:: EXERCISE MATERIALS ::

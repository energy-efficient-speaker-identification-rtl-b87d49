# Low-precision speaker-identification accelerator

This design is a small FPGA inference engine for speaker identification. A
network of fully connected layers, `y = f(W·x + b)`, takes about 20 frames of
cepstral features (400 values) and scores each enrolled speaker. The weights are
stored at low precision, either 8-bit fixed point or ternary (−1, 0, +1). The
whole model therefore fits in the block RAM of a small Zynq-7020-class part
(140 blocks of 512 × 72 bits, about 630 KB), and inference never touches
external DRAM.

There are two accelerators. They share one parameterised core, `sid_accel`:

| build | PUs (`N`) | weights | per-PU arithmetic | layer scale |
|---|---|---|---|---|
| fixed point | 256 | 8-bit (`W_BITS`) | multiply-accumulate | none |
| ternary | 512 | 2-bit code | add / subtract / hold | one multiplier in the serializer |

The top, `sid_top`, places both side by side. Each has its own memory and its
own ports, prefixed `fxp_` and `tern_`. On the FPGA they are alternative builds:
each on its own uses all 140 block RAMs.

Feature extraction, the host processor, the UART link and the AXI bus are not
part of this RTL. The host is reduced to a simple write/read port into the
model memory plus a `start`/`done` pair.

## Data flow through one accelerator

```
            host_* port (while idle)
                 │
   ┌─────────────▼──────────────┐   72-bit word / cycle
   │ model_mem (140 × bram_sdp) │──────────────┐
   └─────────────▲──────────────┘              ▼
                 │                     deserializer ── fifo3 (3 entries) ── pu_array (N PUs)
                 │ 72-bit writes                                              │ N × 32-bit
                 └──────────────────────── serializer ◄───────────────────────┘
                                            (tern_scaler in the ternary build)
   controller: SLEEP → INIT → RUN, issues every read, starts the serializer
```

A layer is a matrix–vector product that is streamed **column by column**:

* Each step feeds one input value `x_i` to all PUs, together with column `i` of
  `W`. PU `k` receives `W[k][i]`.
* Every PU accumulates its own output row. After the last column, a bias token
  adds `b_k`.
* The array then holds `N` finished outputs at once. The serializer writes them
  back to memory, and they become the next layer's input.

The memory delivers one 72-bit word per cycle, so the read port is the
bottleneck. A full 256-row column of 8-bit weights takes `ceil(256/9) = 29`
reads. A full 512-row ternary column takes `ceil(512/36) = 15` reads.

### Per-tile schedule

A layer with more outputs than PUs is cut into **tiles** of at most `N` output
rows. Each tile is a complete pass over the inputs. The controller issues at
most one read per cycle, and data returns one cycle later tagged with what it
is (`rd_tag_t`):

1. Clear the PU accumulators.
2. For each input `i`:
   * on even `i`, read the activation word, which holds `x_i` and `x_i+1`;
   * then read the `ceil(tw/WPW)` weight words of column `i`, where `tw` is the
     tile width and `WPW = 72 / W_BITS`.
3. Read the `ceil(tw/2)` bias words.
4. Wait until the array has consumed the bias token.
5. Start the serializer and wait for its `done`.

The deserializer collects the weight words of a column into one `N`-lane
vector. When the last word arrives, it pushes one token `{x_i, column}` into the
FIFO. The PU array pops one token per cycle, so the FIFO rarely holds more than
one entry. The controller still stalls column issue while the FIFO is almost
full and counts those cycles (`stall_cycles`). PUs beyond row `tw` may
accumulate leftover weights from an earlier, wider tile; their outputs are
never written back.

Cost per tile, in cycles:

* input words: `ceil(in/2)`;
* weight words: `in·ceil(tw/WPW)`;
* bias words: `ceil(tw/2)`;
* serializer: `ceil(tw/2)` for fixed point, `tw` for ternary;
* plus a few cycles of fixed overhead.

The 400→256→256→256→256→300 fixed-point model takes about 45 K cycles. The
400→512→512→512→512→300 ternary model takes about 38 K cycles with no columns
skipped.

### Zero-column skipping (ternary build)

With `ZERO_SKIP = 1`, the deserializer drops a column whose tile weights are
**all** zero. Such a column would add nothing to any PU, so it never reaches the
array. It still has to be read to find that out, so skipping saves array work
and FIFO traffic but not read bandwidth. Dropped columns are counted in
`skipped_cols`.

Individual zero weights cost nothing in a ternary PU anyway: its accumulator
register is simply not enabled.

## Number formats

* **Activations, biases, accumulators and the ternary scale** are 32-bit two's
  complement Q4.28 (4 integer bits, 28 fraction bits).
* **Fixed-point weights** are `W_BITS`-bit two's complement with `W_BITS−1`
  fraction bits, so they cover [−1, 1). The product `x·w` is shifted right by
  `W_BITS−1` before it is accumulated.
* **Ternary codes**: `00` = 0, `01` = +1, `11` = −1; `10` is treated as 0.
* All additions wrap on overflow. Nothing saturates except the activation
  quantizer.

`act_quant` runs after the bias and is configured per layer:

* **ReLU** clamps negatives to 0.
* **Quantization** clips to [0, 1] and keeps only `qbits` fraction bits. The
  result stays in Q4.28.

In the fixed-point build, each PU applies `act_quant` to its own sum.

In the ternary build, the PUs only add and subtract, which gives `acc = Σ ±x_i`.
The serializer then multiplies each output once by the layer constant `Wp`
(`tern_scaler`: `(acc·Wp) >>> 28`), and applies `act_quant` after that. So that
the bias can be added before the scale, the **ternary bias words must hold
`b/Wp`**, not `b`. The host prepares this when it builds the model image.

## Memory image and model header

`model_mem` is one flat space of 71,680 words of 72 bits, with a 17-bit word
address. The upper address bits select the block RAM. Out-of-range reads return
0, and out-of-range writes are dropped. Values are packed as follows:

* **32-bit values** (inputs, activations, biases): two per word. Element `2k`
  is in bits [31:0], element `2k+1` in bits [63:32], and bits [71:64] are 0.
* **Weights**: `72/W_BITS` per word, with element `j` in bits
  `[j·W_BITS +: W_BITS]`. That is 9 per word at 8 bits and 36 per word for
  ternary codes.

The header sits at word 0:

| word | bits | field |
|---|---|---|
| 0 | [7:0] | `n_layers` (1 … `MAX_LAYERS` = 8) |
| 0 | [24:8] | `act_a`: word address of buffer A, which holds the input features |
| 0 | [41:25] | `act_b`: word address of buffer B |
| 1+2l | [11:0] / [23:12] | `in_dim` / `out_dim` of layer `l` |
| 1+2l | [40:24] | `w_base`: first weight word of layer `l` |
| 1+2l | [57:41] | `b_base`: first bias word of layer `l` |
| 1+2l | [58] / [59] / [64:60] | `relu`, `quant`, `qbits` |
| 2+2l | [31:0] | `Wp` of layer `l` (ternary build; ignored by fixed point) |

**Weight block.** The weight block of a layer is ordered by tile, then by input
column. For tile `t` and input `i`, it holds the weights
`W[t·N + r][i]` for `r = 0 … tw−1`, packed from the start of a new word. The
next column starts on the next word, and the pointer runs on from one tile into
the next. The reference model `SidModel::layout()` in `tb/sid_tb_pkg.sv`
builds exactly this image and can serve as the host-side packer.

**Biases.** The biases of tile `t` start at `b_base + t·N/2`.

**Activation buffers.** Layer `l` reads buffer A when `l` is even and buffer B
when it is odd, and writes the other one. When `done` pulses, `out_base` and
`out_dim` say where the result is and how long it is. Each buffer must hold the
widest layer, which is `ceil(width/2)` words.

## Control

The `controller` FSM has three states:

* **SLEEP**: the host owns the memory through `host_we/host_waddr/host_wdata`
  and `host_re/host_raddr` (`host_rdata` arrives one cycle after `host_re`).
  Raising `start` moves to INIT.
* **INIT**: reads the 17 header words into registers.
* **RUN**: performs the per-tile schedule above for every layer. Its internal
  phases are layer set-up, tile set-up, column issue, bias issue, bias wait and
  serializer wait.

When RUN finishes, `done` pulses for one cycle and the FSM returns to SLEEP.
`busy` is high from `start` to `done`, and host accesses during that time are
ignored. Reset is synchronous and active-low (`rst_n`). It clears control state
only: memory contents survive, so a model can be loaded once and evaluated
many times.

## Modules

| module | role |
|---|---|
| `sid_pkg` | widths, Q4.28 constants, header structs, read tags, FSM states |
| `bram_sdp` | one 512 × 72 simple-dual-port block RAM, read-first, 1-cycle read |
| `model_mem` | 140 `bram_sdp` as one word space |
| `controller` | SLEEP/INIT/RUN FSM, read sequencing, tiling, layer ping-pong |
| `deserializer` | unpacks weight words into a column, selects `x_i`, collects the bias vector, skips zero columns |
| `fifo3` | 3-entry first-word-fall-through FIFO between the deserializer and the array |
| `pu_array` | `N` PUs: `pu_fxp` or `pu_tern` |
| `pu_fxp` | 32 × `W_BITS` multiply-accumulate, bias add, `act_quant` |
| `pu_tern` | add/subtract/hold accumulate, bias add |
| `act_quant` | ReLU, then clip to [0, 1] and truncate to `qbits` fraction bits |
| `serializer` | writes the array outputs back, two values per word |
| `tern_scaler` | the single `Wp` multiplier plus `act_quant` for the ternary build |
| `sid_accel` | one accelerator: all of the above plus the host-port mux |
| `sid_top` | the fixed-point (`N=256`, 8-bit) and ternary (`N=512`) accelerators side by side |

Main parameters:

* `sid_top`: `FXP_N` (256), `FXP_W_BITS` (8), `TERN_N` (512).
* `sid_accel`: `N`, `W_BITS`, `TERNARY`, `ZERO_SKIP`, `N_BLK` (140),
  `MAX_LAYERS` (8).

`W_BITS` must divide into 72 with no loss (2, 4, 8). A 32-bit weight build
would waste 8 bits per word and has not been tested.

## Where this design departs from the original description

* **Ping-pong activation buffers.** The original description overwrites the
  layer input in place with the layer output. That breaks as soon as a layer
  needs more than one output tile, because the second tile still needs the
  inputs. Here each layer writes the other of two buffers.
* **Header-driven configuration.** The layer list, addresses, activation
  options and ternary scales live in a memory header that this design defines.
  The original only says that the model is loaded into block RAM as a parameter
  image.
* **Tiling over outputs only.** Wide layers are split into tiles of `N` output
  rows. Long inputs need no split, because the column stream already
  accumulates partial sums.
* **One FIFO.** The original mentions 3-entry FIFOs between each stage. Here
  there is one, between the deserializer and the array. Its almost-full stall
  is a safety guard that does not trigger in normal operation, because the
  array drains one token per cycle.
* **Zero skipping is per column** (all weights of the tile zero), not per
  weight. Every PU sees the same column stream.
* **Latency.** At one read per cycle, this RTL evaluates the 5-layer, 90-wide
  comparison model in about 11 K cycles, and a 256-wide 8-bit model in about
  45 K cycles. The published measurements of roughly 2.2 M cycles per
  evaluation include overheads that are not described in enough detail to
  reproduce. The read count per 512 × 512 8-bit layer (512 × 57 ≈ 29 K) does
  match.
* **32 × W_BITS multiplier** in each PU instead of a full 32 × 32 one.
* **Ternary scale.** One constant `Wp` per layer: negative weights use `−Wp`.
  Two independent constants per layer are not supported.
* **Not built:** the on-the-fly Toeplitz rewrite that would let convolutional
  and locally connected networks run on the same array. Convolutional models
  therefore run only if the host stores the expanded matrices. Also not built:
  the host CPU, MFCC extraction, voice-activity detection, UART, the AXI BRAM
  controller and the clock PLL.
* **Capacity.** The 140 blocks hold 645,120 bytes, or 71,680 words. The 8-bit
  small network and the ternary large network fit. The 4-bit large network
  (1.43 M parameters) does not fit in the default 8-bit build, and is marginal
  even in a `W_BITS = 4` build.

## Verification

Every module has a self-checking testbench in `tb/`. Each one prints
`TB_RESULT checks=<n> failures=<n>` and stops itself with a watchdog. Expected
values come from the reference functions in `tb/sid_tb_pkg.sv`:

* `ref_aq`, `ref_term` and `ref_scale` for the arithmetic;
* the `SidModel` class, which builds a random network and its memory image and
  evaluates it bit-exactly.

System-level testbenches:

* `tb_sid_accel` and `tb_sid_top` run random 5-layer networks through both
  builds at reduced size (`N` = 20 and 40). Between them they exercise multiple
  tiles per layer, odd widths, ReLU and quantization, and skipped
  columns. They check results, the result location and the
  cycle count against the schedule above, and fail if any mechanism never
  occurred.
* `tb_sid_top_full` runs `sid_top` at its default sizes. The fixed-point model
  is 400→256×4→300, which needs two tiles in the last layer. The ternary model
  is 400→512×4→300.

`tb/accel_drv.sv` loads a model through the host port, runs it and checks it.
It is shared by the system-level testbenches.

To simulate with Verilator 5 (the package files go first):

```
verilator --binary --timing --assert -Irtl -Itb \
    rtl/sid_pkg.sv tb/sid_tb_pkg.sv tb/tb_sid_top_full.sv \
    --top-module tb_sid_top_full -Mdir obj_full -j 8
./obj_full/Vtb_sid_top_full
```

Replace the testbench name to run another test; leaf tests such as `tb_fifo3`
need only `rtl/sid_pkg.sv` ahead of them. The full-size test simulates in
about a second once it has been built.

:::

### TASK BRIEF
Across all the records above, find each line with "never" in it and copy it.

### OUTPUT FOR THIS EXERCISE
(140 blocks of 512 × 72 bits, about 630 KB), and inference never touches
never written back.
**all** zero. Such a column would add nothing to any PU, so it never reaches the
  cycle count against the schedule above, and fail if any mechanism never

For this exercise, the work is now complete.